Ultraviolet-C and vacuum ultraviolet inducing surface degradation of microplastics

Abstract

Wastewater treatment plants (WWTPs) are considerable microplastics (MPs) contributors to environmental waters. Knowledge about the MPs degradation process under ultraviolet irradiation was crucial to understanding the fate of MPs during and after water disinfection. In this study, surface alternations of polystyrene (PS), polyethylene (PE), polyvinylchloride (PVC) and polyethylene terephthalate (PET) under 254 nm (UV-C) and 185/254 nm (vacuum ultraviolet, VUV) irradiation were estimated. One-way treatment of MPs by UV or VUV with the recommended dose for WWTPs (USEPA, ~180 mJ cm−2) had little effect. In contrast, excessive exposure under twenty-times doses irradiation (3600 mJ cm−2) resulted in significant alternations on surface morphology, chemical feature and hydrophobicity. Noticeably morphology alterations, including cracks, wrinkles and protuberances, were observed for PS, PVC and PET, while PE was relatively resistant.

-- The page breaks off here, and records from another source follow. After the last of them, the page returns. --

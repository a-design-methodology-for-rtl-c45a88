// mpu_system: the single-chip motor speed controller built around the MPU.
//
// One MPU, its motor control unit (PWM generator with Speed Control, Timer
// and Setup registers and an input port for the detected speed), an 8-bit
// general purpose I/O port and the reset controller. The user sets the wanted
// speed on gpio_in; the A/D converter outside the chip delivers the speed
// measured from the motor's back EMF on motor_in; the program in program
// memory (rtl/motor_ctrl_prog.hex) compares the two, works out an angular
// acceleration step and writes the new drive value to the Speed Control
// register, which sets the PWM duty of pwm_out. The same value is echoed on
// gpio_out. An external unit can redirect the program through ext_pc_req /
// ext_pc_addr (acknowledged on ext_pc_ack), e.g. to restart it at address 0.
//
// Clock and reset: one clock; rst_n_in is an asynchronous active-low request,
// released synchronously by reset_ctrl. Inputs are synchronised (two flops)
// before the MPU reads them. The system structure follows the published design; the
// chip-level port list is this design's.
module mpu_system
  import mpu_pkg::*;
#(
  parameter int    DATA_W      = 8,
  parameter int    NUM_REGS    = 256,
  parameter int    PROG_DEPTH  = 256,
  parameter int    STACK_DEPTH = 4,
  parameter string PROG_FILE   = "rtl/motor_ctrl_prog.hex",
  localparam int   PC_W        = $clog2(PROG_DEPTH)
) (
  input  logic              clk,
  input  logic              rst_n_in,
  input  logic [DATA_W-1:0] gpio_in,
  output logic [DATA_W-1:0] gpio_out,
  input  logic [DATA_W-1:0] motor_in,
  output logic              pwm_out,
  output logic              pwm_period_end,
  input  logic              ext_pc_req,  // external unit loads the PC
  input  logic [PC_W-1:0]   ext_pc_addr,
  output logic              ext_pc_ack,
  output logic [PC_W-1:0]   pc,         // observation: program counter
  output logic [DATA_W-1:0] acc,        // observation: accumulator
  output logic              exec,       // observation: execute phase
  output logic              stack_err   // sticky stack over/underflow
);

  logic              rst_n;
  logic [DATA_W-1:0] gpio_sync, gpio_out_reg, detected;
  logic [DATA_W-1:0] speed_reg, timer_reg, setup_reg;

  reset_ctrl u_rst (
    .clk      (clk),
    .rst_n_in (rst_n_in),
    .rst_n    (rst_n)
  );

  mpu #(
    .DATA_W      (DATA_W),
    .NUM_REGS    (NUM_REGS),
    .PROG_DEPTH  (PROG_DEPTH),
    .STACK_DEPTH (STACK_DEPTH),
    .PROG_FILE   (PROG_FILE)
  ) u_mpu (
    .clk          (clk),
    .rst_n        (rst_n),
    .gpio_in      (gpio_sync),
    .motor_in     (detected),
    .speed_reg    (speed_reg),
    .timer_reg    (timer_reg),
    .setup_reg    (setup_reg),
    .gpio_out_reg (gpio_out_reg),
    .ext_pc_req   (ext_pc_req),
    .ext_pc_addr  (ext_pc_addr),
    .ext_pc_ack   (ext_pc_ack),
    .pc           (pc),
    .acc          (acc),
    .exec         (exec),
    .stack_err    (stack_err)
  );

  pwm_controller #(.DATA_W(DATA_W)) u_pwm (
    .clk        (clk),
    .rst_n      (rst_n),
    .speed      (speed_reg),
    .timer      (timer_reg),
    .setup      (setup_reg),
    .motor_in   (motor_in),
    .detected   (detected),
    .pwm_out    (pwm_out),
    .period_end (pwm_period_end)
  );

  ext_io #(.DATA_W(DATA_W)) u_io (
    .clk      (clk),
    .rst_n    (rst_n),
    .pins_in  (gpio_in),
    .in_sync  (gpio_sync),
    .out_reg  (gpio_out_reg),
    .pins_out (gpio_out)
  );

endmodule
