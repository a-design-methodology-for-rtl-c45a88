// tb_mpu_system: end-to-end test of the motor speed controller at its
// default size (8-bit data, 256 registers, 256-word program memory), running
// the motor control program in program memory.
//
// For each pair (Ws on gpio_in, Wd on motor_in) the bench waits for the
// control loop to settle and then checks:
//   - the new drive value Wo = Wd + Aw on gpio_out, against a reference of
//     the control rule (Aw = +1 for Wd-Ws >= 8, (Wd-Ws)/2 for 0 < Wd-Ws < 8,
//     0 when equal, and the mirror image below, never 0 unless Wd = Ws),
//   - the PWM duty over one full period: Wo active clocks out of 256,
//   - the control loop period, the number of clocks between two writes of
//     the Speed Control register, against the length of the program path
//     the case takes (two clocks per command).
// Every branch of the control rule, the call/return of the input routine
// a complete PWM period and an external restart of the program through the
// PC load port are counted; one that never happens is a failure.
module tb_mpu_system;
  logic clk = 0, rst_n_in = 0;
  logic [7:0] gin = 0, gout, min = 0, pc;
  logic [7:0] acc;
  logic pwm, pend, serr, exec, ereq = 0, eack;
  logic [7:0] eaddr = 0;
  int checks = 0, failures = 0;

  mpu_system dut (.clk(clk), .rst_n_in(rst_n_in), .gpio_in(gin), .gpio_out(gout),
    .motor_in(min), .pwm_out(pwm), .pwm_period_end(pend), .ext_pc_req(ereq), .ext_pc_addr(eaddr), .ext_pc_ack(eack),
    .pc(pc), .acc(acc), .exec(exec),
    .stack_err(serr));

  always #5 clk = ~clk;
  initial begin
    repeat (400000) @(posedge clk);
    failures++;
    $display("TB_RESULT checks=%0d failures=%0d", checks, failures);
    $finish;
  end

  // Path taken by the control rule; index into the counters below.
  typedef enum int {P_ZERO, P_POS_BIG, P_POS_HALF, P_POS_MIN, P_NEG_BIG, P_NEG_HALF, P_NEG_MIN, P_N} path_t;
  int path_cnt[P_N];
  // Commands executed per loop iteration on each path (see the program listing).
  int path_cmds[P_N] = '{16, 20, 21, 22, 22, 24, 24};

  function automatic logic [7:0] ref_wo(logic [7:0] ws, logic [7:0] wd, output path_t p);
    int diff, aw;
    diff = int'(wd) - int'(ws);
    if (diff == 0) begin aw = 0; p = P_ZERO; end
    else if (diff > 0) begin
      if (diff >= 8) begin aw = 1; p = P_POS_BIG; end
      else begin aw = diff / 2; p = P_POS_HALF; if (aw == 0) begin aw = 1; p = P_POS_MIN; end end
    end else begin
      if (diff <= -8) begin aw = -1; p = P_NEG_BIG; end
      else begin aw = diff / 2; p = P_NEG_HALF; if (aw == 0) begin aw = -1; p = P_NEG_MIN; end end
    end
    return 8'(int'(wd) + aw);
  endfunction

  // Clocks between consecutive writes of the Speed Control register.
  int last_write = -1, loop_period = 0, cyc = 0;
  int calls = 0, rets = 0, periods = 0;
  always @(posedge clk) begin
    cyc <= cyc + 1;
    if (dut.u_mpu.rf_we && dut.u_mpu.lit == 8'd11) begin
      if (last_write >= 0) loop_period <= cyc - last_write;
      last_write <= cyc;
    end
    if (dut.u_mpu.u_pc.push) calls <= calls + 1;
    if (dut.u_mpu.u_pc.pop)  rets  <= rets + 1;
    if (pend) periods <= periods + 1;
  end

  task automatic run_case(logic [7:0] ws, logic [7:0] wd);
    path_t p;
    logic [7:0] exp;
    int high, len;
    exp = ref_wo(ws, wd, p);
    @(negedge clk); gin = ws; min = wd;
    repeat (150) @(negedge clk);
    checks++;
    if (gout !== exp) begin
      failures++; $display("FAIL Ws=%0d Wd=%0d Wo=%0d expected %0d", ws, wd, gout, exp);
    end
    checks++;
    if (loop_period != 2 * path_cmds[p]) begin
      failures++; $display("FAIL Ws=%0d Wd=%0d loop period %0d, expected %0d", ws, wd, loop_period, 2 * path_cmds[p]);
    end
    // PWM duty over one complete period (timer register 0: one tick per clock)
    do @(negedge clk); while (!pend);
    high = 0; len = 0;
    do begin
      @(negedge clk);
      len++;
      if (pwm) high++;
    end while (!pend);
    checks++;
    if (len != 256 || high != int'(exp)) begin
      failures++; $display("FAIL Ws=%0d Wd=%0d PWM %0d/%0d, expected %0d/256", ws, wd, high, len, exp);
    end
    path_cnt[p]++;
  endtask

  initial begin
    repeat (3) @(negedge clk);
    rst_n_in = 1;
    // the program clears the speed register first
    repeat (40) @(negedge clk);
    checks++;
    if (dut.speed_reg !== 8'd0 || dut.setup_reg !== 8'd1) begin failures++; $display("FAIL init"); end
    run_case(8'd100, 8'd100);  // equal
    run_case(8'd100, 8'd150);  // Wd - Ws >= 8
    run_case(8'd100, 8'd108);  // exactly 8
    run_case(8'd100, 8'd106);  // small positive: /2
    run_case(8'd100, 8'd101);  // +1: minimum step
    run_case(8'd100, 8'd0);    // large negative
    run_case(8'd100, 8'd92);   // exactly -8
    run_case(8'd100, 8'd95);   // small negative: /2
    run_case(8'd100, 8'd99);   // -1: minimum step
    run_case(8'd0, 8'd255);
    run_case(8'd255, 8'd0);
    run_case(8'd250, 8'd255);
    for (int i = 0; i < 12; i++) run_case(8'($urandom), 8'($urandom));
    for (int i = 0; i < 12; i++) begin
      logic [7:0] ws;
      ws = 8'($urandom_range(20, 235));
      run_case(ws, 8'(int'(ws) + $urandom_range(0, 18) - 9));
    end
    // External unit restarts the program at address 0: the init code clears
    // the Speed Control register, then the loop recomputes the drive value.
    begin
      int restarts = 0;
      run_case(8'd100, 8'd150);  // leaves Speed Control at 151
      @(negedge clk); ereq = 1; eaddr = 8'd0;
      do @(negedge clk); while (!eack);
      @(posedge clk); #1;
      ereq = 0; restarts++;
      checks++;
      if (pc !== 8'd0) begin failures++; $display("FAIL PC after external load: %0d", pc); end
      // six init commands, two clocks each: cleared by the 12th edge
      repeat (11) @(negedge clk);
      checks++;
      if (dut.speed_reg !== 8'd151) begin failures++; $display("FAIL speed cleared too early"); end
      @(negedge clk); @(negedge clk);
      checks++;
      if (dut.speed_reg !== 8'd0) begin failures++; $display("FAIL restart did not clear speed"); end
      $display("external restarts=%0d", restarts);
      run_case(8'd60, 8'd64);
      checks++;
      if (restarts == 0) failures++;
    end
    foreach (path_cnt[i]) begin
      checks++;
      $display("path %s taken in %0d cases", path_t'(i), path_cnt[i]);
      if (path_cnt[i] == 0) begin failures++; $display("FAIL path %0d never taken", i); end
    end
    $display("input routine calls=%0d returns=%0d, PWM periods=%0d", calls, rets, periods);
    checks++;
    if (calls == 0 || rets == 0 || calls - rets > 1 || serr) begin failures++; $display("FAIL call/return"); end
    checks++;
    if (periods == 0) failures++;
    $display("TB_RESULT checks=%0d failures=%0d", checks, failures);
    $finish;
  end
endmodule
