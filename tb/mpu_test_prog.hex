1012
3014
1034
4014
3015
5150
3016
830a
10ee
301e
540f
5530
56ff
3017
5900
5800
5700
3018
5270
3019
530c
8217
8119
10bd
301e
702b
301a
200a
300f
200e
300b
1007
300c
1003
300d
1000
8517
1080
8617
301b
10a5
301e
802a
5001
702e
6000
0000
6000
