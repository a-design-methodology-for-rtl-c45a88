0000
1101
2202
3303
4404
5505
6606
7707
8808
9909
aa0a
bb0b
cc0c
dd0d
ee0e
ff0f
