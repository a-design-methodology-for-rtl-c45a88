// tb_mpu_widths: the MPU at the other published data-bus widths (4, 16 and
// 32 bits besides 8) and with the 16-register file meant for logic cells.
//
// Each configuration runs the self-test program (tb/mpu_test_prog.hex) and,
// for the 16-register version, also the motor control program. A command-
// level reference model written here (class isa_model, parameterised by the
// data width and register count) executes the same program image; after the
// same number of commands the register file, the mapped peripheral registers,
// the accumulator and the PC of every instance must equal the model's.
module tb_mpu_widths;
  import mpu_pkg::*;

  class isa_model #(int W = 8, int NR = 256);
    logic [15:0]  prog[256];
    logic [W-1:0] mem[NR];
    bit           written[NR];
    logic [W-1:0] spd, tmr, stp, gout, acc;
    logic         z, c, n, err;
    logic [7:0]   pc;
    logic [7:0]   stack[$];

    function new(string file);
      foreach (prog[i]) prog[i] = 16'h0000;
      $readmemh(file, prog);
      foreach (written[i]) written[i] = 0;
      spd = 0; tmr = 0; stp = 0; gout = 0; acc = 0; z = 0; c = 0; n = 0; err = 0; pc = 0;
    endfunction

    function logic [W-1:0] rd(logic [7:0] r, logic [W-1:0] gin, logic [W-1:0] min);
      case (r)
        8'd10: return gin;
        8'd11: return spd;
        8'd12: return tmr;
        8'd13: return stp;
        8'd14: return min;
        8'd15: return gout;
        default: return mem[r % NR];
      endcase
    endfunction

    function void step(logic [W-1:0] gin, logic [W-1:0] min);
      logic [15:0]  cm;
      logic [3:0]   op, f;
      logic [7:0]   k;
      logic [W-1:0] b, kw;
      logic [W:0]   e;
      bit           t;
      cm = prog[pc]; op = cm[15:12]; f = cm[11:8]; k = cm[7:0];
      kw = '0;
      for (int i = 0; i < W && i < 8; i++) kw[i] = k[i];
      pc = pc + 1;
      case (op)
        4'h1, 4'h2, 4'h4, 4'h5: begin
          b = (op == 4'h1 || op == 4'h5) ? kw : rd(k, gin, min);
          if (op == 4'h1 || op == 4'h2) f = 4'hA;
          case (f)
            4'h0: e = {1'b0, acc} + {1'b0, b};
            4'h1, 4'h3: e = {1'b0, acc} - {1'b0, b};
            4'h2: e = {1'b0, b} - {1'b0, acc};
            4'h4: e = {1'b0, acc & b};
            4'h5: e = {1'b0, acc | b};
            4'h6: e = {1'b0, acc ^ b};
            4'h7: e = {acc[0], 1'b0, acc[W-1:1]};
            4'h8: e = {acc[0], acc[W-1], acc[W-1:1]};
            4'h9: e = {acc, 1'b0};
            default: e = {1'b0, b};
          endcase
          z = (e[W-1:0] == 0); c = e[W]; n = e[W-1];
          if (f != 4'h3) acc = e[W-1:0];
        end
        4'h3: begin
          case (k)
            8'd11: spd = acc;
            8'd12: tmr = acc;
            8'd13: stp = acc;
            8'd15: gout = acc;
            default: ;
          endcase
          mem[k % NR] = acc; written[k % NR] = 1;
        end
        4'h8: begin
          case (f)
            4'h0: t = 1;
            4'h1: t = z;  4'h2: t = !z;
            4'h3: t = c;  4'h4: t = !c;
            4'h5: t = n;  4'h6: t = !n;
            default: t = 0;
          endcase
          if (t) pc = k;
        end
        4'h7: if (stack.size() < 4) begin stack.push_back(pc); pc = k; end else err = 1;
        4'h6: if (stack.size() > 0) pc = stack.pop_back(); else err = 1;
        default: ;
      endcase
    endfunction
  endclass

  logic clk = 0, rst_n = 0;
  int checks = 0, failures = 0;
  always #5 clk = ~clk;

  initial begin
    repeat (20000) @(posedge clk);
    failures++;
    $display("TB_RESULT checks=%0d failures=%0d", checks, failures);
    $finish;
  end

  // One MPU instance with its own inputs and observation wires.
  `define MPU_INST(NAME, W, NR, FILE) \
    logic [W-1:0] NAME``_gin, NAME``_min, NAME``_spd, NAME``_tmr, NAME``_stp, NAME``_gout, NAME``_acc; \
    logic [7:0] NAME``_pc; \
    logic NAME``_exec, NAME``_err; \
    mpu #(.DATA_W(W), .NUM_REGS(NR), .PROG_FILE(FILE)) NAME ( \
      .clk(clk), .rst_n(rst_n), .gpio_in(NAME``_gin), .motor_in(NAME``_min), \
      .speed_reg(NAME``_spd), .timer_reg(NAME``_tmr), .setup_reg(NAME``_stp), \
      .gpio_out_reg(NAME``_gout), .ext_pc_req(1'b0), .ext_pc_addr(8'h00), .ext_pc_ack(), \
      .pc(NAME``_pc), .acc(NAME``_acc), .exec(NAME``_exec), \
      .stack_err(NAME``_err));

  // Run N commands on both the instance and the model, then compare.
  `define MPU_RUN(NAME, W, NR, FILE, N, GIN, MIN) \
    begin \
      isa_model #(W, NR) m; \
      m = new(FILE); \
      NAME``_gin = W'(GIN); NAME``_min = W'(MIN); \
      for (int s = 0; s < N; s++) m.step(W'(GIN), W'(MIN)); \
      repeat (2 * N) @(posedge clk); \
      #1; \
      checks++; \
      if (NAME``_pc !== m.pc || NAME``_acc !== m.acc || NAME``_spd !== m.spd || NAME``_tmr !== m.tmr || \
          NAME``_stp !== m.stp || NAME``_gout !== m.gout || NAME``_err !== m.err) begin \
        failures++; \
        $display("FAIL %s: pc %h/%h acc %h/%h speed %h/%h", `"NAME`", NAME``_pc, m.pc, NAME``_acc, m.acc, NAME``_spd, m.spd); \
      end \
      for (int r = 0; r < NR; r++) if (m.written[r]) begin \
        checks++; \
        if (NAME.u_rf.mem[r] !== m.mem[r]) begin \
          failures++; $display("FAIL %s: R[%0d] %h expected %h", `"NAME`", r, NAME.u_rf.mem[r], m.mem[r]); \
        end \
      end \
    end

  `MPU_INST(w4,  4,  256, "tb/mpu_test_prog.hex")
  `MPU_INST(w16, 16, 256, "tb/mpu_test_prog.hex")
  `MPU_INST(w32, 32, 256, "tb/mpu_test_prog.hex")
  `MPU_INST(r16, 8,  16,  "tb/mpu_test_prog.hex")
  `MPU_INST(m16, 8,  16,  "rtl/motor_ctrl_prog.hex")

  // Each configuration is checked in its own reset run, so all start together.
  initial begin
    for (int run = 0; run < 5; run++) begin
      rst_n = 0;
      #12;
      rst_n = 1;
      case (run)
        0: `MPU_RUN(w4,  4,  256, "tb/mpu_test_prog.hex", 43, 8'h3c, 8'hc3)
        1: `MPU_RUN(w16, 16, 256, "tb/mpu_test_prog.hex", 43, 16'h3c5a, 16'hc3a5)
        2: `MPU_RUN(w32, 32, 256, "tb/mpu_test_prog.hex", 43, 32'h3c5a_1234, 32'hc3a5_8765)
        3: `MPU_RUN(r16, 8,  16,  "tb/mpu_test_prog.hex", 43, 8'h3c, 8'hc3)
        4: `MPU_RUN(m16, 8,  16,  "rtl/motor_ctrl_prog.hex", 200, 8'd90, 8'd97)
        default: ;
      endcase
      @(negedge clk);
    end
    $display("TB_RESULT checks=%0d failures=%0d", checks, failures);
    $finish;
  end
endmodule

Fourier transform infrared spectroscopy and X-ray photoelectron spectroscopy revealed that UV irradiation induced cleavage of chemical bonds. Besides, simultaneous radical oxidation was predominant during VUV treatment, which contributed to the increasing generation of oxygen bonds, such as CO and CO, on all MPs surfaces. Drastic decreases of contact angle (> 20°) were observed for PS, PVC and PET even after 180 mJ cm−2 UV irradiation, indicating the UV disinfection in WWTPs can easily change their surface hydrophobicity. All these alternations weakened the adsorption capacity of non-polar benzene and polar ciprofloxacin on MPs. Generally, regular dose UV and VUV irradiation in water treatment disinfection can only induce slight effects on MPs surface characteristics and adsorption performance, while extreme dose irradiation can induce a potential reducing risk of organic contaminants migration along with MPs.